My wife and I are going on almost a year now after she's given birth to our awesome son, and she says that she has 0 physical drive for sex right now...she says it's driving her crazy, and that she doesn't understand it. She thinks it's related to her breastfeeding our son still, but the problems don't stop there. If we have sex, she gets what she describes as an awful pressure in her lower abdomen area, and by the look on her face it looks painful. Her vagina also has something, that I assume is related to when the doctors cut it during delivery, where when we also have sex that it's a bit painful as well...I've asked her repeatedly to go and talk to her doctor about it, and she has early on, and they just said that's normal...I say that's a bunch of crap. I think she needs another opinion, but before so, I want to see what any of you have experienced....

Thanks.


----------



## greenpearl (Sep 3, 2010)

I wanted sex right after I was clean. 

I couldn't breast feed my son, I had no milk. 

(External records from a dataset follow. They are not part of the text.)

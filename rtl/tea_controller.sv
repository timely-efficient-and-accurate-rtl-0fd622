// tea_controller: starts, ends and drains the TEA thread.
//
// States:
//   IDLE   - no thread. A Block Cache data hit in the TEA fetch unit starts
//            one: in that cycle the main RAT is copied into the shadow RAT,
//            the register reference table is initialised, poison bits and
//            the store data cache are cleared (init pulse).
//   ACTIVE - the thread fetches and runs. It ends (goes to DRAIN) on a Block
//            Cache miss (its remaining micro-ops still precompute), on a
//            wrongly precomputed branch (tea_wrong: remaining TEA flushes are
//            blocked), on a RAT-poison violation (TEA branches younger than
//            the violating micro-op are blocked), or when more than LATE_MAX
//            of its branch results arrived after the main branch resolved.
//   DRAIN  - the fetch unit drops fetch addresses; the remaining TEA micro-ops
//            leave the backend. When nothing of the thread is left
//            (drained), the controller returns to IDLE.
// Blocking state is cleared by the next start.
//
// Interface: single-cycle event inputs; init and the state outputs are
// combinational from the state and the start input. Counters of the events
// that ended threads are kept for statistics.
module tea_controller
  import tea_pkg::*;
#(
  parameter int LATE_MAX = 4,
  parameter int STAT_W   = 16
) (
  input  logic              clk,
  input  logic              rst_n,
  input  logic              start,
  input  logic              miss,
  input  logic              tea_wrong,
  input  logic              violation,
  input  logic [TS_W-1:0]   viol_ts,
  input  logic              late,
  input  logic              drained,
  output logic              idle,
  output logic              active,
  output logic              drop,
  output logic              init,
  output logic              block_all,
  output logic              block_valid,
  output logic [TS_W-1:0]   block_ts,
  output logic [STAT_W-1:0] n_start,
  output logic [STAT_W-1:0] n_miss,
  output logic [STAT_W-1:0] n_wrong,
  output logic [STAT_W-1:0] n_poison,
  output logic [STAT_W-1:0] n_late_end
);
  typedef enum logic [1:0] {IDLE, ACTIVE, DRAIN} state_e;
  state_e state;
  logic [$clog2(LATE_MAX+2)-1:0] late_cnt;

  assign idle   = (state == IDLE);
  assign active = (state == ACTIVE);
  assign drop   = (state == DRAIN);
  assign init   = (state == IDLE) && start;

  wire late_end = late && (late_cnt == ($clog2(LATE_MAX+2))'(LATE_MAX));

  always_ff @(posedge clk or negedge rst_n) begin
    if (!rst_n) begin
      state <= IDLE;
      late_cnt <= '0;
      block_all <= 1'b0; block_valid <= 1'b0; block_ts <= '0;
      n_start <= '0; n_miss <= '0; n_wrong <= '0; n_poison <= '0; n_late_end <= '0;
    end else begin
      // blocking may also be raised by late events of a draining thread
      if (state != IDLE && tea_wrong) block_all <= 1'b1;
      if (state != IDLE && violation && (!block_valid || ts_younger(block_ts, viol_ts))) begin
        block_valid <= 1'b1;
        block_ts    <= viol_ts;
      end
      unique case (state)
        IDLE: if (start) begin
          state <= ACTIVE;
          late_cnt <= '0;
          block_all <= 1'b0; block_valid <= 1'b0;
          n_start <= n_start + 1'b1;
        end
        ACTIVE: begin
          if (late) late_cnt <= late_cnt + 1'b1;
          if (tea_wrong)      begin state <= DRAIN; n_wrong <= n_wrong + 1'b1; end
          else if (violation) begin state <= DRAIN; n_poison <= n_poison + 1'b1; end
          else if (late_end)  begin state <= DRAIN; n_late_end <= n_late_end + 1'b1; end
          else if (miss)      begin state <= DRAIN; n_miss <= n_miss + 1'b1; end
        end
        DRAIN: if (drained) state <= IDLE;
        default: state <= IDLE;
      endcase
    end
  end
endmodule
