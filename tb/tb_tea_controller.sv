// tb_tea_controller: thread life cycle. Start on a hit (init pulse), end on a
// miss, on a wrong precomputation (block_all), on a poison violation
// (block_ts), and after the fifth late result; each ends in DRAIN until
// drained, then IDLE. Counters of the causes are checked.
module tb_tea_controller;
  import tea_pkg::*;
  logic clk = 0, rst_n = 0;
  always #5 clk = ~clk;
  logic start, miss, tea_wrong, violation, late, drained;
  logic [TS_W-1:0] viol_ts, block_ts;
  logic idle, active, drop, init, block_all, block_valid;
  logic [15:0] n_start, n_miss, n_wrong, n_poison, n_late_end;
  int checks = 0, failures = 0;

  tea_controller dut (.*);

  task automatic check(input logic cond, input string what);
    checks++;
    if (!cond) begin failures++; $display("FAIL: %s", what); end
  endtask
  task automatic pulse(ref logic s);
    @(negedge clk); s = 1; @(negedge clk); s = 0;
  endtask
  task automatic begin_thread();
    @(negedge clk); start = 1; #1; check(init && idle, "init pulse in start cycle");
    @(negedge clk); start = 0;
    check(active && !block_all && !block_valid, "active after start");
  endtask
  task automatic finish_drain();
    check(drop && !active, "draining");
    @(negedge clk); drained = 1; @(negedge clk); drained = 0;
    check(idle, "idle after drain");
  endtask

  initial begin
    repeat (300) @(posedge clk);
    failures++; $display("FAIL: watchdog");
    $display("TB_RESULT checks=%0d failures=%0d", checks, failures); $finish;
  end

  initial begin
    start = 0; miss = 0; tea_wrong = 0; violation = 0; late = 0; drained = 0; viol_ts = 0;
    repeat (2) @(negedge clk); rst_n = 1;
    @(negedge clk); check(idle, "idle after reset");
    begin_thread(); pulse(miss); finish_drain();
    begin_thread(); pulse(tea_wrong); check(block_all, "wrong result blocks all TEA flushes"); finish_drain();
    begin_thread(); viol_ts = 33; pulse(violation); check(block_valid && block_ts == 33, "poison blocks younger"); finish_drain();
    begin_thread(); check(!block_all && !block_valid, "blocking cleared by new thread");
    repeat (4) pulse(late); check(active, "4 late results tolerated");
    pulse(late); finish_drain();
    check(n_start == 4 && n_miss == 1 && n_wrong == 1 && n_poison == 1 && n_late_end == 1, "cause counters");
    $display("TB_RESULT checks=%0d failures=%0d", checks, failures);
    $finish;
  end
endmodule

But my story is usually different. 

A lot of women can't have much sex before they give birth to their babies, I had sex regularly, and to the night before my son was born.


----------



## 827Aug (Apr 27, 2008)

I've had two pregnancies and was able to resume having sex after five to six weeks after delivery. There was never a change in sex drive. I was also breastfeeding (including a set of twins). Your wife really needs to consult her doctor if she is having pain. I realize birth control can be an obstacle for a nursing mother as well. Could your wife have a fear of becoming pregnant again? Is she taking any medication which could be causing problems?


----------



## mary35 (Jul 18, 2010)

I had several pregnancies and although I did not have the pain/pressure issues I did suffer from loss of desire. 

However, my daughter did suffer from some pain after her first baby. She found using lubrication and trying different positions helped. But the pain only lasted a couple of months. 

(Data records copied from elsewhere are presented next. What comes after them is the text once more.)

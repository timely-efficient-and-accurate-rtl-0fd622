// tea_fetch: the TEA thread's fetch stage.
//
// It consumes the same fetch addresses that the decoupled branch predictor
// gives the main thread (through the shadow fetch queue) and stitches
// together the Block Cache segments they cover. For the fetch block at the
// head of the queue it looks up the segment that starts at the current PC:
//   * data-store hit: the segment's chain micro-ops (up to 8) are sent to the
//     shadow Rename stage with their PCs and the block's branch timestamp,
//     and the segment's mask is pushed to the mask queue for the main thread;
//     an idle thread is started (start pulse) by such a hit;
//   * zero-tag hit: nothing to send, the thread continues;
//   * miss: an active thread ends (miss pulse); the rest of the block is
//     dropped.
// The PC then advances by the segment length; the block is popped when the
// PC reaches its end. While the controller drains a finished thread
// (drop=1), addresses are popped without lookups. One segment is handled per
// cycle (own simplification of the two-line, multi-segment read).
//
// Timing: the micro-op group is registered (one cycle from lookup to
// out_valid) and held until out_ready.
module tea_fetch
  import tea_pkg::*;
#(
  parameter int MQ_W = PC_W + LEN_W + MASK_W
) (
  input  logic              clk,
  input  logic              rst_n,
  // shadow fetch queue head
  input  logic              fq_valid,
  input  fetch_addr_t       fq_addr,
  output logic              fq_pop,
  // block cache lookup
  output logic [PC_W-1:0]   lk_pc,
  input  logic              lk_hit,
  input  logic              lk_zhit,
  input  logic [LEN_W-1:0]  lk_len,
  input  logic [MASK_W-1:0] lk_mask,
  input  logic [$clog2(SEG_UOPS+1)-1:0] lk_cnt,
  input  bc_uop_t           lk_uops [SEG_UOPS],
  // thread control
  input  logic              active,
  input  logic              drop,
  input  logic              flush,       // discard the partly fetched block
  output logic              start,
  output logic              miss,
  // mask queue
  output logic              mq_push,
  output logic [MQ_W-1:0]   mq_data,
  input  logic              mq_full,
  // to shadow rename
  output logic [WIDTH-1:0]  out_valid,
  output tea_uop_t          out_uops [WIDTH],
  input  logic              out_ready
);
  logic              inseg;
  logic [PC_W-1:0]   cur;
  logic [WIDTH-1:0]  ov;
  tea_uop_t          ou [WIDTH];

  wire [PC_W-1:0] pc = inseg ? cur : fq_addr.start;
  assign lk_pc = pc;

  wire out_busy = (ov != '0) && !out_ready;
  wire look     = fq_valid && !drop && !flush;
  wire emit     = look && lk_hit && lk_cnt != '0;
  wire stall    = emit && (out_busy || mq_full);
  wire [PC_W-1:0] nxt = pc + PC_W'(lk_len) * PC_W'(INSN_B);
  wire block_end = (lk_len == '0) || (nxt >= fq_addr.stop) || (!lk_hit && !lk_zhit);

  assign start   = look && !active && lk_hit && !stall;
  assign miss    = look && active && !lk_hit && !lk_zhit;
  assign mq_push = emit && !stall && (active || start);
  assign mq_data = {pc, lk_len, lk_mask};
  assign fq_pop  = fq_valid && !flush && (drop || (!stall && block_end));

  assign out_valid = ov;
  always_comb for (int i = 0; i < WIDTH; i++) out_uops[i] = ou[i];

  always_ff @(posedge clk or negedge rst_n) begin
    if (!rst_n) begin
      inseg <= 1'b0;
      cur   <= '0;
      ov    <= '0;
      for (int i = 0; i < WIDTH; i++) ou[i] <= '0;
    end else begin
      if (out_ready) ov <= '0;
      if (flush) begin
        inseg <= 1'b0;
      end else if (fq_valid && drop) begin
        inseg <= 1'b0;
      end else if (look && !stall) begin
        if (block_end) inseg <= 1'b0;
        else begin
          inseg <= 1'b1;
          cur   <= nxt;
        end
        if (emit && (active || start)) begin
          for (int i = 0; i < WIDTH; i++) begin
            ov[i] <= (i < int'(lk_cnt)) && (i < SEG_UOPS);
            if (i < SEG_UOPS)
              ou[i] <= '{pc: pc + PC_W'(lk_uops[i].pos) * PC_W'(INSN_B),
                         ts: fq_addr.ts, u: lk_uops[i].u};
          end
        end
      end
    end
  end
endmodule
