// tb_tea_fetch: the TEA fetch stage against a behavioural Block Cache
// holding the segments of a loop (A: three chain uops ending in the H2P
// branch, B: empty segment, C: one chain uop Cx at position 1) plus a fetch
// block made of two sequential segments (E0, E1). Fetch addresses
// A, C, A, B, E, D (D misses). Checks the micro-ops and PCs delivered per
// cycle (A's segment in one cycle, C's in the next), thread start on the
// first hit, the bit-mask pushes, a back-pressure stall, the miss that ends
// the thread, and dropping while draining.
module tb_tea_fetch;
  import tea_pkg::*;
  logic clk = 0, rst_n = 0;
  always #5 clk = ~clk;
  logic fq_valid, fq_pop, lk_hit, lk_zhit, active, drop, flush, start, miss, mq_push, mq_full, out_ready;
  fetch_addr_t fq_addr;
  logic [PC_W-1:0] lk_pc;
  logic [LEN_W-1:0] lk_len;
  logic [MASK_W-1:0] lk_mask;
  logic [3:0] lk_cnt;
  bc_uop_t lk_uops [SEG_UOPS];
  logic [PC_W+LEN_W+MASK_W-1:0] mq_data;
  logic [WIDTH-1:0] out_valid;
  tea_uop_t out_uops [WIDTH];
  int checks = 0, failures = 0;

  tea_fetch dut (.*);

  task automatic check(input logic cond, input string what);
    checks++;
    if (!cond) begin failures++; $display("FAIL: %s", what); end
  endtask

  // behavioural block cache: opc = position + 16*segment id
  always_comb begin
    lk_hit = 0; lk_zhit = 0; lk_len = 0; lk_mask = 0; lk_cnt = 0;
    for (int i = 0; i < SEG_UOPS; i++) lk_uops[i] = '0;
    case (lk_pc)
      40'h100: begin lk_hit = 1; lk_len = 3; lk_mask = 32'b111; lk_cnt = 3;
                 for (int i = 0; i < 3; i++) begin lk_uops[i].pos = 5'(i); lk_uops[i].u.opc = 6'(16 + i); end
                 lk_uops[2].u.is_br = 1; end
      40'h180: begin lk_zhit = 1; lk_len = 2; end
      40'h200: begin lk_hit = 1; lk_len = 4; lk_mask = 32'b0010; lk_cnt = 1;
                 lk_uops[0].pos = 1; lk_uops[0].u.opc = 6'(32 + 1); end
      40'h400: begin lk_hit = 1; lk_len = 4; lk_mask = 32'b0001; lk_cnt = 1; lk_uops[0].u.opc = 48; end
      40'h410: begin lk_hit = 1; lk_len = 4; lk_mask = 32'b1000; lk_cnt = 1;
                 lk_uops[0].pos = 3; lk_uops[0].u.opc = 6'(52 + 3); end
      default: ;
    endcase
  end

  fetch_addr_t q [$];
  assign fq_valid = q.size() > 0;
  assign fq_addr  = (q.size() > 0) ? q[0] : '0;
  always @(posedge clk) if (rst_n && fq_pop) void'(q.pop_front());
  // controller model
  always @(posedge clk) if (rst_n) begin
    if (start) active <= 1;
    if (miss) begin active <= 0; drop <= 1; end
  end

  int ncyc;
  logic [PC_W-1:0] got_pc [$];
  logic [5:0] got_opc [$];
  logic [TS_W-1:0] got_ts [$];
  int grp_size [$];
  int n_mq, n_start, n_miss;
  always @(posedge clk) if (rst_n) begin
    int n;
    n = 0;
    if (out_ready)
      for (int i = 0; i < WIDTH; i++)
        if (out_valid[i]) begin
          got_pc.push_back(out_uops[i].pc); got_opc.push_back(out_uops[i].u.opc);
          got_ts.push_back(out_uops[i].ts); n++;
        end
    if (n > 0) grp_size.push_back(n);
    if (mq_push) n_mq++;
    if (start) n_start++;
    if (miss) n_miss++;
  end

  initial begin
    repeat (300) @(posedge clk);
    failures++; $display("FAIL: watchdog");
    $display("TB_RESULT checks=%0d failures=%0d", checks, failures); $finish;
  end

  initial begin
    active = 0; drop = 0; flush = 0; mq_full = 0; out_ready = 1;
    n_mq = 0; n_start = 0; n_miss = 0;
    repeat (2) @(negedge clk); rst_n = 1;
    @(negedge clk);
    q.push_back('{start: 40'h100, stop: 40'h10C, ts: 1});
    q.push_back('{start: 40'h200, stop: 40'h210, ts: 2});
    q.push_back('{start: 40'h100, stop: 40'h10C, ts: 3});
    q.push_back('{start: 40'h180, stop: 40'h188, ts: 4});
    q.push_back('{start: 40'h400, stop: 40'h420, ts: 5});
    q.push_back('{start: 40'h300, stop: 40'h340, ts: 6});
    q.push_back('{start: 40'h100, stop: 40'h10C, ts: 7});
    // stall the output for two cycles in the middle
    repeat (3) @(negedge clk);
    out_ready = 0; repeat (2) @(negedge clk); out_ready = 1;
    repeat (12) @(negedge clk);
    check(n_start == 1, "thread started once");
    check(n_miss == 1, "one miss ends the thread");
    check(q.size() == 0, "all fetch addresses consumed (last one dropped while draining)");
    check(n_mq == 5, $sformatf("5 mask pushes, got %0d", n_mq));
    check(got_opc.size() == 9, $sformatf("9 TEA uops, got %0d", got_opc.size()));
    check(grp_size.size() == 5 && grp_size[0] == 3 && grp_size[1] == 1, "A delivered in one cycle, Cx alone in the next");
    if (got_opc.size() == 9) begin
      check(got_pc[0] == 40'h100 && got_pc[1] == 40'h104 && got_pc[2] == 40'h108, "A PCs");
      check(got_ts[0] == 1 && got_ts[3] == 2 && got_ts[4] == 3, "timestamps of fetch blocks");
      check(got_pc[3] == 40'h204 && got_opc[3] == 33, "Cx at PC 0x204");
      check(got_pc[7] == 40'h400 && got_pc[8] == 40'h41C, "two segments of one fetch block");
    end
    $display("TB_RESULT checks=%0d failures=%0d", checks, failures);
    $finish;
  end
endmodule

A year is a long time for this to be going on with your wife. I do not believe it is normal and she really needs to go back to the doctor and be very specific about what she is feeling and where it is painful. Don't let the doctors brush her off. She needs to insist on getting some answers and help.

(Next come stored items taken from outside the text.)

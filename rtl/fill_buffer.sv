// fill_buffer: post-retire buffer that traces H2P branch dependence chains.
//
// Three phases, controlled by a small state machine:
//   FILL  - retired micro-ops are written in program order, one per cycle
//           (single access port). Each entry holds the PC, the decoded uop
//           (registers read and written), the load/store address and a chain
//           bit, set on entry for H2P branches and for micro-ops that the TEA
//           thread also fetched (these become extra starting points, which
//           lets chains grow longer over several walks).
//   WALK  - once full, the Backward Dataflow Walk visits the entries from the
//           youngest to the oldest, one per cycle (ENTRIES cycles, about 500
//           for the default), consulting the Source List and setting the chain
//           bit of every dependence-chain micro-op. Micro-ops retired during
//           the walk are dropped, so the buffer samples the retired stream.
//   DRAIN - the entries are streamed out oldest first, with their chain bits,
//           to the segment builder that writes the Block Cache (ENTRIES
//           cycles; retired micro-ops are dropped here too - own choice).
// Then the buffer is emptied and filling starts again.
//
// Interface: ret_valid/ret_uop accept one retired uop per cycle in FILL
// (ret_ready tells whether it was taken). out_valid/out_pc/out_uop/out_chain
// /out_last carry the drained stream; out_last flags the oldest-to-youngest
// stream's final entry. walk_done pulses when a walk ends.
module fill_buffer
  import tea_pkg::*;
#(
  parameter int ENTRIES = 512,
  parameter int MEM_N   = 16
) (
  input  logic            clk,
  input  logic            rst_n,
  input  logic            ret_valid,
  input  ret_uop_t        ret_uop,
  output logic            ret_ready,
  output logic            out_valid,
  output logic [PC_W-1:0] out_pc,
  output dec_uop_t        out_uop,
  output logic            out_chain,
  output logic            out_last,
  output logic            walk_done,
  output logic            walking
);
  localparam int AW = $clog2(ENTRIES);
  typedef enum logic [1:0] {FILL, WALK, DRAIN} state_e;
  state_e state;

  ret_uop_t      buf_q [ENTRIES];
  logic [ENTRIES-1:0] chain;
  logic [AW:0]   wcnt;    // entries filled
  logic [AW-1:0] ptr;     // walk / drain pointer

  ret_uop_t cur;
  assign cur = buf_q[ptr];

  logic sl_mark;
  source_list #(.MEM_N(MEM_N)) u_sl (
    .clk, .rst_n,
    .clear    (state == FILL),
    .step     (state == WALK),
    .uop      (cur.u),
    .maddr    (cur.maddr),
    .chain_in (chain[ptr]),
    .mark     (sl_mark),
    .regs     (),
    .mem_count()
  );

  assign ret_ready = (state == FILL);
  assign walking   = (state == WALK);
  assign out_valid = (state == DRAIN);
  assign out_pc    = cur.pc;
  assign out_uop   = cur.u;
  assign out_chain = chain[ptr];
  assign out_last  = (state == DRAIN) && (ptr == AW'(ENTRIES-1));
  assign walk_done = (state == WALK) && (ptr == '0);

  always_ff @(posedge clk or negedge rst_n) begin
    if (!rst_n) begin
      state <= FILL;
      wcnt  <= '0;
      ptr   <= '0;
      chain <= '0;
    end else begin
      unique case (state)
        FILL: if (ret_valid) begin
          chain[wcnt[AW-1:0]] <= (ret_uop.u.is_br && ret_uop.h2p) || ret_uop.tea;
          if (wcnt == (AW+1)'(ENTRIES-1)) begin
            state <= WALK;
            ptr   <= AW'(ENTRIES-1);
            wcnt  <= '0;
          end else begin
            wcnt <= wcnt + 1'b1;
          end
        end
        WALK: begin
          if (sl_mark) chain[ptr] <= 1'b1;
          if (ptr == '0) state <= DRAIN;
          else ptr <= ptr - 1'b1;
        end
        DRAIN: begin
          if (ptr == AW'(ENTRIES-1)) begin
            state <= FILL;
            ptr   <= '0;
            chain <= '0;
          end else ptr <= ptr + 1'b1;
        end
        default: state <= FILL;
      endcase
    end
  end

  always_ff @(posedge clk)
    if (state == FILL && ret_valid) buf_q[wcnt[AW-1:0]] <= ret_uop;
endmodule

Birth control pills can affect desire levels. The doctors will tell you that is not the case but is is. 

Having a baby wrecks havoc with a woman's body and hormones and emotions. You both need to work together to find solutions so that you can maintain a healthy and satisfactory sexual relationship for both of you. Just read all the threads on this site about men and women who's marriages are suffering because of the lack of sexual intimacy in their marriages.

I hope you are able to find the answers and help you need. Keep trying until you do.


----------



## Mom6547 (Jul 13, 2010)

Wut2Do said:


> Question for those who've had children...
> 
> How long after having children did you WANT to have sex? Like your body actually desired it? If so, did you breast feed?


It was a pretty long time. I was faking it till I could make it for quite a while. I can't remember how quite a while was. But it was long enough that I began to despair it ever returning. Sex at that time was very gentle lovemaking, lots of eye contact, gentle clit stim... Not the borderline kinky romps we have now. That helped.


> My wife and I are going on almost a year now after she's given birth to our awesome son, and she says that she has 0 physical drive for sex right now...she says it's driving her crazy, and that she doesn't understand it. She thinks it's related to her breastfeeding our son still, but the problems don't stop there. If we have sex, she gets what she describes as an awful pressure in her lower abdomen area, and by the look on her face it looks painful. Her vagina also has something, that I assume is related to when the doctors cut it during delivery, where when we also have sex that it's a bit painful as well...


I tore to the highest measurement that they had. It continued to feel uncomfortable for quite some time. LOTS of lube helps. Lower abdomen does not sound right. Can she see her doc and describe that?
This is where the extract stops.